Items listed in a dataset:
::::

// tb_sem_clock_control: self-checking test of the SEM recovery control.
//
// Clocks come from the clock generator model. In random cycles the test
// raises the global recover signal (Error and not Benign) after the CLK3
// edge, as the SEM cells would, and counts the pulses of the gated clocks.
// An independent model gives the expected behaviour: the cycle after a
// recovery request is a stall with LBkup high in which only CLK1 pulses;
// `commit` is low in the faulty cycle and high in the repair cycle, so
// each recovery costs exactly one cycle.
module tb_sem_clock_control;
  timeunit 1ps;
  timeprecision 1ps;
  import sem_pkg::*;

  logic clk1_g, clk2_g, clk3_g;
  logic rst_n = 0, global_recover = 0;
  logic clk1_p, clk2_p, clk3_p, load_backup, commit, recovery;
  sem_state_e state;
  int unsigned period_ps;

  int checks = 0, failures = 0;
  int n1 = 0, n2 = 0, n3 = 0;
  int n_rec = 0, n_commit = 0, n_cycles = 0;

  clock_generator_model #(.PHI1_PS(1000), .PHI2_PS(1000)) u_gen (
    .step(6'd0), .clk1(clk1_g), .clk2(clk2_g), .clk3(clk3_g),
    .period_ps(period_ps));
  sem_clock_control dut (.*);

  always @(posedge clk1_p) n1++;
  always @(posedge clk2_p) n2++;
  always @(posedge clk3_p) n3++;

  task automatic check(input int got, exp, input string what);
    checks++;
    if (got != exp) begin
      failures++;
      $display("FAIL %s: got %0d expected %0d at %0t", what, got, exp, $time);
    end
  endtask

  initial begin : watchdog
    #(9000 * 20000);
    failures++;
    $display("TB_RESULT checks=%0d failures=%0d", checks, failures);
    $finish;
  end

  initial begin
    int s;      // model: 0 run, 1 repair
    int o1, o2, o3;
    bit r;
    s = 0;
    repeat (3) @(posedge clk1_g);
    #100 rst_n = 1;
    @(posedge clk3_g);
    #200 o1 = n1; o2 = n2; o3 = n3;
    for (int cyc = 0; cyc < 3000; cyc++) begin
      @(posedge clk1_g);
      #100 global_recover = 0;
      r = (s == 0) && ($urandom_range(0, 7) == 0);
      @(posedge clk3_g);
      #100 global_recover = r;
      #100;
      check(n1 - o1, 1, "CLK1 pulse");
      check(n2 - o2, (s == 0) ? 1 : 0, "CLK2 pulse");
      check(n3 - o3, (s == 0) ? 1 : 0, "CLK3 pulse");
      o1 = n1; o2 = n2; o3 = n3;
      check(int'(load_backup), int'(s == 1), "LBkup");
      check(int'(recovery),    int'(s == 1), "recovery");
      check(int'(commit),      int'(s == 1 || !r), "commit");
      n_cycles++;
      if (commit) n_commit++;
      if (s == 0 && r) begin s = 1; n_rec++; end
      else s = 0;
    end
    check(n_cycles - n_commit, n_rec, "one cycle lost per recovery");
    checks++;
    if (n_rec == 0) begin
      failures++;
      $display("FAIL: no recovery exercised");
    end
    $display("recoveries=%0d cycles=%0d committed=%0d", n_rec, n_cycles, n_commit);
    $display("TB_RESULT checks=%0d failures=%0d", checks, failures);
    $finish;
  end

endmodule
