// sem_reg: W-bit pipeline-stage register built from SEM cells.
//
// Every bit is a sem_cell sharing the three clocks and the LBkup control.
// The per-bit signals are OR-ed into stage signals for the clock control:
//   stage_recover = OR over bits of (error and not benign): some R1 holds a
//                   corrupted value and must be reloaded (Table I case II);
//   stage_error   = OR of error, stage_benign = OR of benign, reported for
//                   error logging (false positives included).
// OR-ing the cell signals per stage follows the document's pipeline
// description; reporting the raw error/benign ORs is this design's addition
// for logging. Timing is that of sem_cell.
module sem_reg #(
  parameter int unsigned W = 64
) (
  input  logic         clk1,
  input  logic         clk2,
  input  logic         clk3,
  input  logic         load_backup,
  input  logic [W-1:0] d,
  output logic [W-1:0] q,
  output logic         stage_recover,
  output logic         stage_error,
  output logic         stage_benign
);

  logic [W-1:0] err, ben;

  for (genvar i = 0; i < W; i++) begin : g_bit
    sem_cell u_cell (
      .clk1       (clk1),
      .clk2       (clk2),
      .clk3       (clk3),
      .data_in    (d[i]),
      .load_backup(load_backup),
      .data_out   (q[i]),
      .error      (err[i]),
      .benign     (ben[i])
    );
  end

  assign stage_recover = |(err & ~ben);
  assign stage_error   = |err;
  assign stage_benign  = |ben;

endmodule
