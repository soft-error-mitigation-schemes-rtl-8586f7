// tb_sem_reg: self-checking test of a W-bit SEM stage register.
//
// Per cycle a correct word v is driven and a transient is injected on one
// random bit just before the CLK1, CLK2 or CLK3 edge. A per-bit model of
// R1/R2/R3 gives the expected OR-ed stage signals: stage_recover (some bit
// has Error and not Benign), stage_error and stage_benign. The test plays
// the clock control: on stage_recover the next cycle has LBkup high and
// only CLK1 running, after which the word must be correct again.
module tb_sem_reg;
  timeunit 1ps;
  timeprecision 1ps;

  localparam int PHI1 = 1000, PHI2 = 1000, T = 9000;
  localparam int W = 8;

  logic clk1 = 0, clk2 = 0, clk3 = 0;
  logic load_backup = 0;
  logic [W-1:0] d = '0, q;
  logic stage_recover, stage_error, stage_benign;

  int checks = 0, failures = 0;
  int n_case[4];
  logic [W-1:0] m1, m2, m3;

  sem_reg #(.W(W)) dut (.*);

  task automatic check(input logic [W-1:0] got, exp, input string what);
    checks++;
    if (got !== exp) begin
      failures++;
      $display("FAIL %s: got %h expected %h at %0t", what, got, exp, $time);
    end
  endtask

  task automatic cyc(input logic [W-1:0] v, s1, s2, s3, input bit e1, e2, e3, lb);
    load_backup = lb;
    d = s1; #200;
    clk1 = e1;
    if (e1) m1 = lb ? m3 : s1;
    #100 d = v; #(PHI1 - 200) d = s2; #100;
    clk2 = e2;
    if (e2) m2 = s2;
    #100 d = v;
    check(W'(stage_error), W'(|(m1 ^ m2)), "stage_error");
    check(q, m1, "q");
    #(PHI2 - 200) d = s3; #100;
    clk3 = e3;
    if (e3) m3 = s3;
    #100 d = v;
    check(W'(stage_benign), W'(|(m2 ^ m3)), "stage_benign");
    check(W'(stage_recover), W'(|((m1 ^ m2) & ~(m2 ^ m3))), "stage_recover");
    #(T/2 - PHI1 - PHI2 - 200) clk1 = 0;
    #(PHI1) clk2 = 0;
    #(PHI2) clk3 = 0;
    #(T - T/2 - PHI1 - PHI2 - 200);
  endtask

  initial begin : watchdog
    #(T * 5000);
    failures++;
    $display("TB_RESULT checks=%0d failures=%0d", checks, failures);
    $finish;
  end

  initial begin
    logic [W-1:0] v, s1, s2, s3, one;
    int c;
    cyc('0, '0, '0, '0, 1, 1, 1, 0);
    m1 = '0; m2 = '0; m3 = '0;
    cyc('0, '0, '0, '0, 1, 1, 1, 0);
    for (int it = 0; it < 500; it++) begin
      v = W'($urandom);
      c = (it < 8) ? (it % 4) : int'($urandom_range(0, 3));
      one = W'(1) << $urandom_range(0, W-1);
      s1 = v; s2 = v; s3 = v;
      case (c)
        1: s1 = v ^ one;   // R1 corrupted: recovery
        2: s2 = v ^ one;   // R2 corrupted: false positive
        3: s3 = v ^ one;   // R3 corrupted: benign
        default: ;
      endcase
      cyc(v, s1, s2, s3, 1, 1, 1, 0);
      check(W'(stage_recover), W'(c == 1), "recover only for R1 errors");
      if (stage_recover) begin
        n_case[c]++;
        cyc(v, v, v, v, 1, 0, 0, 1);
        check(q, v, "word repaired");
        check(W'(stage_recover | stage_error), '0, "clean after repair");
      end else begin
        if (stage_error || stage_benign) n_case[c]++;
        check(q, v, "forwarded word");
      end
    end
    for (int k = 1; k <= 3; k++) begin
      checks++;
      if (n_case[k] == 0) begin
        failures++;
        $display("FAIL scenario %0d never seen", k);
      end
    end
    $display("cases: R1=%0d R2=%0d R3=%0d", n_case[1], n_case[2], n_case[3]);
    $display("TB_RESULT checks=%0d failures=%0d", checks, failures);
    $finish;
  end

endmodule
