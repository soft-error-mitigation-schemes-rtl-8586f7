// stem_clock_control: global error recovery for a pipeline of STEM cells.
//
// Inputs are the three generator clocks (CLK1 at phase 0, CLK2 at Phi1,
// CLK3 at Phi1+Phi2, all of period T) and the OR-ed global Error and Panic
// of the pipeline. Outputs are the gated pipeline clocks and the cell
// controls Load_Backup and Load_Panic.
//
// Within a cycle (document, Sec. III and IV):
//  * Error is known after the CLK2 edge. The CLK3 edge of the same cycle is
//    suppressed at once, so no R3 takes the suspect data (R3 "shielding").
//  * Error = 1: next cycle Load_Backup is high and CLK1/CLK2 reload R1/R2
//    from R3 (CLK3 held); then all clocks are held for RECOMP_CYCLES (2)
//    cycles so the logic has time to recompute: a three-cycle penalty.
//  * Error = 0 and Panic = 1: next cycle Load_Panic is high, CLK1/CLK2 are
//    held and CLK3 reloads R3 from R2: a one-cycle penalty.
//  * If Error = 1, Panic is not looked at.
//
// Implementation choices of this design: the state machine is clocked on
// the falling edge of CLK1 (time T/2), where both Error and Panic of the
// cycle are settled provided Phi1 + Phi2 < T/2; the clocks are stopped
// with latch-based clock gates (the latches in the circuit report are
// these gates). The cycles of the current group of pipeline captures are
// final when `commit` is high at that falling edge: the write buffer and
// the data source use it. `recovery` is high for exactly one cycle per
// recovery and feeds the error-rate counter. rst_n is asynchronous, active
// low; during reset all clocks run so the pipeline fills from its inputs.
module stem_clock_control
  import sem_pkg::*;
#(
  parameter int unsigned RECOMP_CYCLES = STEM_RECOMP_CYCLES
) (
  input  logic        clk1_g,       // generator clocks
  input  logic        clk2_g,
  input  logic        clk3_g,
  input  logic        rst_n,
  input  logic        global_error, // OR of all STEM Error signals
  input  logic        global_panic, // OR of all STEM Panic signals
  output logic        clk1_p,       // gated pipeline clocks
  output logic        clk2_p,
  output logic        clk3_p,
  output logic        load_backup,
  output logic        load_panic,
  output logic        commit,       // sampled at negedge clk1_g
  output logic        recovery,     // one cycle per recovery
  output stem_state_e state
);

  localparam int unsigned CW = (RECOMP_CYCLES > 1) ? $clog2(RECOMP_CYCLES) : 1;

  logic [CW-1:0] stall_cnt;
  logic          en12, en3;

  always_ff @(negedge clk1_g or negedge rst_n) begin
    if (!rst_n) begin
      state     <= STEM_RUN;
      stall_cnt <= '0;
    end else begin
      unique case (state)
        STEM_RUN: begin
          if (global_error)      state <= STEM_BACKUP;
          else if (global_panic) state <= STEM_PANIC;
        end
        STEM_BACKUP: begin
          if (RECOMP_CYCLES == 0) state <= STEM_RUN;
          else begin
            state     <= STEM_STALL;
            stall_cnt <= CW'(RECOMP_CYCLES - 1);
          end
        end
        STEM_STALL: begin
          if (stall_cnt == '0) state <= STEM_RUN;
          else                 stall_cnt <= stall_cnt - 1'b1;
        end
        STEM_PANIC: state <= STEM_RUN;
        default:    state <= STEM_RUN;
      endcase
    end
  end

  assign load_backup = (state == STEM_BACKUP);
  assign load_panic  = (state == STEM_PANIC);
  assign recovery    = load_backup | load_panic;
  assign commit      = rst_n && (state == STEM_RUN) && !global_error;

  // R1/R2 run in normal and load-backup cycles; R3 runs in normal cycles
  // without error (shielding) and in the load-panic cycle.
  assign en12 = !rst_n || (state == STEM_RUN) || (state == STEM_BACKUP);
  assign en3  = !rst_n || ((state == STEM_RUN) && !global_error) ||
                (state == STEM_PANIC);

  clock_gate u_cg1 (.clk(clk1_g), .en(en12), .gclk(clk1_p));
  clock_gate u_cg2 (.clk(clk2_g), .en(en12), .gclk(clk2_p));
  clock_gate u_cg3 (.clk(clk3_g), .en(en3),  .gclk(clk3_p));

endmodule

::::

TASK TO CARRY OUT:
The lines above from the one containing "check(n3 - o3, (s" through the one containing "if (commit) n_commit++;" are to be set down exactly, and no others.

RESULT BELOW:
      check(n3 - o3, (s == 0) ? 1 : 0, "CLK3 pulse");
      o1 = n1; o2 = n2; o3 = n3;
      check(int'(load_backup), int'(s == 1), "LBkup");
      check(int'(recovery),    int'(s == 1), "recovery");
      check(int'(commit),      int'(s == 1 || !r), "commit");
      n_cycles++;
      if (commit) n_commit++;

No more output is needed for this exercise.